(Beginning of Source data)

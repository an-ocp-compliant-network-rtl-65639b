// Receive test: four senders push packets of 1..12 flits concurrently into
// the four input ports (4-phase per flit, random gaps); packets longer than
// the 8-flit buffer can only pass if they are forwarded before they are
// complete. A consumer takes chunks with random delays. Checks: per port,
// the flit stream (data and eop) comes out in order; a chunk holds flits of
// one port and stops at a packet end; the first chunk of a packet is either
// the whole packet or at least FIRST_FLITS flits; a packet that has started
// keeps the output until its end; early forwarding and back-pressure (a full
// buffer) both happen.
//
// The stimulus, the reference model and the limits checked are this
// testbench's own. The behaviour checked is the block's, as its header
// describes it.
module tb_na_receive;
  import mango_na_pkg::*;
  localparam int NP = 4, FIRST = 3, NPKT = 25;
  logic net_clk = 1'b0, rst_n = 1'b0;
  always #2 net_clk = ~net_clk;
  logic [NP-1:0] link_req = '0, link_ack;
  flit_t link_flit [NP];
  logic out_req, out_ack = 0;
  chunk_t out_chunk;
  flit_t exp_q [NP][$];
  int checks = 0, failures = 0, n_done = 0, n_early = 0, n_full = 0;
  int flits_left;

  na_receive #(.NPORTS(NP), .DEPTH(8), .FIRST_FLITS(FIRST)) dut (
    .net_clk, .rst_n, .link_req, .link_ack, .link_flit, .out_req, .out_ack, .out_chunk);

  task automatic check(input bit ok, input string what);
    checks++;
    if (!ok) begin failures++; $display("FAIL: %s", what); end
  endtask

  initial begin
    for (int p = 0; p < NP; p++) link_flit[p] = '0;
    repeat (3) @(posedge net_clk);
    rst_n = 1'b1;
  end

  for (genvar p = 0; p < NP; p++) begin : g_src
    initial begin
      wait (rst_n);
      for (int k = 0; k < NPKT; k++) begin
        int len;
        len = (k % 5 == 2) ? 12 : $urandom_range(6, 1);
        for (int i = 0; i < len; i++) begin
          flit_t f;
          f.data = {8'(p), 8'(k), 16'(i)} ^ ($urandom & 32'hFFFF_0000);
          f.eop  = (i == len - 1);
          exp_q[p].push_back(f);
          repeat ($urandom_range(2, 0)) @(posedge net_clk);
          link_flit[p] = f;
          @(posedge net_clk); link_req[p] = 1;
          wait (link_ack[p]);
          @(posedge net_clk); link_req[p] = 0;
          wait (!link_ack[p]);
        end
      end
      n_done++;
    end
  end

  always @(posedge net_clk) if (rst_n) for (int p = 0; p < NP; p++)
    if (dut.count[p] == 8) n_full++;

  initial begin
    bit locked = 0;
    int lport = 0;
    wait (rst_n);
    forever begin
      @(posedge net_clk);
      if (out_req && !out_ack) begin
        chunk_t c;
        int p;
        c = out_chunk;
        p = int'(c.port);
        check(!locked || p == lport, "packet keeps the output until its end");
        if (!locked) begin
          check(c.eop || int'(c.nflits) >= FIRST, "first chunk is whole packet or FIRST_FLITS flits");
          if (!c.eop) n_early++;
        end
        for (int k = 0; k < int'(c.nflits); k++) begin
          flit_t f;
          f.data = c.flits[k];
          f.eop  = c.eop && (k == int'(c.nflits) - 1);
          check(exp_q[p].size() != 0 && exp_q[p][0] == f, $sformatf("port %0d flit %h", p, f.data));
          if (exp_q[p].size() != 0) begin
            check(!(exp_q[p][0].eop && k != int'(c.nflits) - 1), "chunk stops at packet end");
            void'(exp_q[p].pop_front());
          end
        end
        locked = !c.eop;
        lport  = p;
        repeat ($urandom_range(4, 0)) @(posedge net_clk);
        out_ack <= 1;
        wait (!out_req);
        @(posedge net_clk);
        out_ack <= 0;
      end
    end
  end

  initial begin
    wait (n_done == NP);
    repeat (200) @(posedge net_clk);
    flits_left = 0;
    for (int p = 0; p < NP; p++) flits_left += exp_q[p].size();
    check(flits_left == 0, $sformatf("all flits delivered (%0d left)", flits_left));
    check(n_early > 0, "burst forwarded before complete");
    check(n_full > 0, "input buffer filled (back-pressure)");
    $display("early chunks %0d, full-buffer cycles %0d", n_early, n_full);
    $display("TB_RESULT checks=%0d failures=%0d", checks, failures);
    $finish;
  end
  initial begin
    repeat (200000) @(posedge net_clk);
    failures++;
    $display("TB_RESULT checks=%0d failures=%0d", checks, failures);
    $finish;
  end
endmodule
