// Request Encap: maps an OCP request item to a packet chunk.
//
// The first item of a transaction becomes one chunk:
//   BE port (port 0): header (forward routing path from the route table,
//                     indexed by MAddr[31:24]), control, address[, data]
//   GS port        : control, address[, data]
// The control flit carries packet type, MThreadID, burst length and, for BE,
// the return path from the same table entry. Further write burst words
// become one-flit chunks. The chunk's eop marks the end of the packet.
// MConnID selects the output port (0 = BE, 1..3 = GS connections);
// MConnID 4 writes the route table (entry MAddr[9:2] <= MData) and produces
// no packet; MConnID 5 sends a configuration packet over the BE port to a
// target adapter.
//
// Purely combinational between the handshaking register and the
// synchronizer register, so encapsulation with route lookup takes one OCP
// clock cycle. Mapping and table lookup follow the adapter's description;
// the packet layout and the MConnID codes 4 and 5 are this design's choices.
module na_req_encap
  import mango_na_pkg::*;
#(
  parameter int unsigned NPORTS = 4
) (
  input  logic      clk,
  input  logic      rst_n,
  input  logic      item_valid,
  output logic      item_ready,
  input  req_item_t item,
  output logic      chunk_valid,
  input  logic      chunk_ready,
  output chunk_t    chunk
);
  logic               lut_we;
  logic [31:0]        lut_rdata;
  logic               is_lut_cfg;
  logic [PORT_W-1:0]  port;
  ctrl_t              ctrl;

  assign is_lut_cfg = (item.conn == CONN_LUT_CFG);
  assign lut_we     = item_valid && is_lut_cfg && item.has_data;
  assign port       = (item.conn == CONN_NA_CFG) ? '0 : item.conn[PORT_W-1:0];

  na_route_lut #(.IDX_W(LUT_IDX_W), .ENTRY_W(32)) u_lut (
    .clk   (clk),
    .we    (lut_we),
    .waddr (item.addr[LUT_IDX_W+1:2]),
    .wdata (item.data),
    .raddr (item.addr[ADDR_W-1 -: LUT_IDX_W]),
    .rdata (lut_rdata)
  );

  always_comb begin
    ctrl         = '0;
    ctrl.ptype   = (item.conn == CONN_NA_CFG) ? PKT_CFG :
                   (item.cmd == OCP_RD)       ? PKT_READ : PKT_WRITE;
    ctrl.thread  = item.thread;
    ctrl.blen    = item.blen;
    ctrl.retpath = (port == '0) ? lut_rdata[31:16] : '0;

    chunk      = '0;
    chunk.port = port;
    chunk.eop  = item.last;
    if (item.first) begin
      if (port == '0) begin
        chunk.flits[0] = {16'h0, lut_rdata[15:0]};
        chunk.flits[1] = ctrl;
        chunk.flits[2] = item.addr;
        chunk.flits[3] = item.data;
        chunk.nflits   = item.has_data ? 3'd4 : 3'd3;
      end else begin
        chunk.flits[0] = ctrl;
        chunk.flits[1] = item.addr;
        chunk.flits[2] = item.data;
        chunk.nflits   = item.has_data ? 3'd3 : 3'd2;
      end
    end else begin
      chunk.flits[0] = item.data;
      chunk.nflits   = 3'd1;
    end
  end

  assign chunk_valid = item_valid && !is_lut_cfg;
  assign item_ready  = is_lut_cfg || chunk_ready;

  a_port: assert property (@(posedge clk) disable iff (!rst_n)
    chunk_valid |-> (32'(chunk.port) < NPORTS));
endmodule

(End of Source data)

* About this exercise *
Some lines contain the word "NPORTS". Pull each one out of the listing.

* Written solution *
  na_receive #(.NPORTS(NP), .DEPTH(8), .FIRST_FLITS(FIRST)) dut (
  parameter int unsigned NPORTS = 4
    chunk_valid |-> (32'(chunk.port) < NPORTS));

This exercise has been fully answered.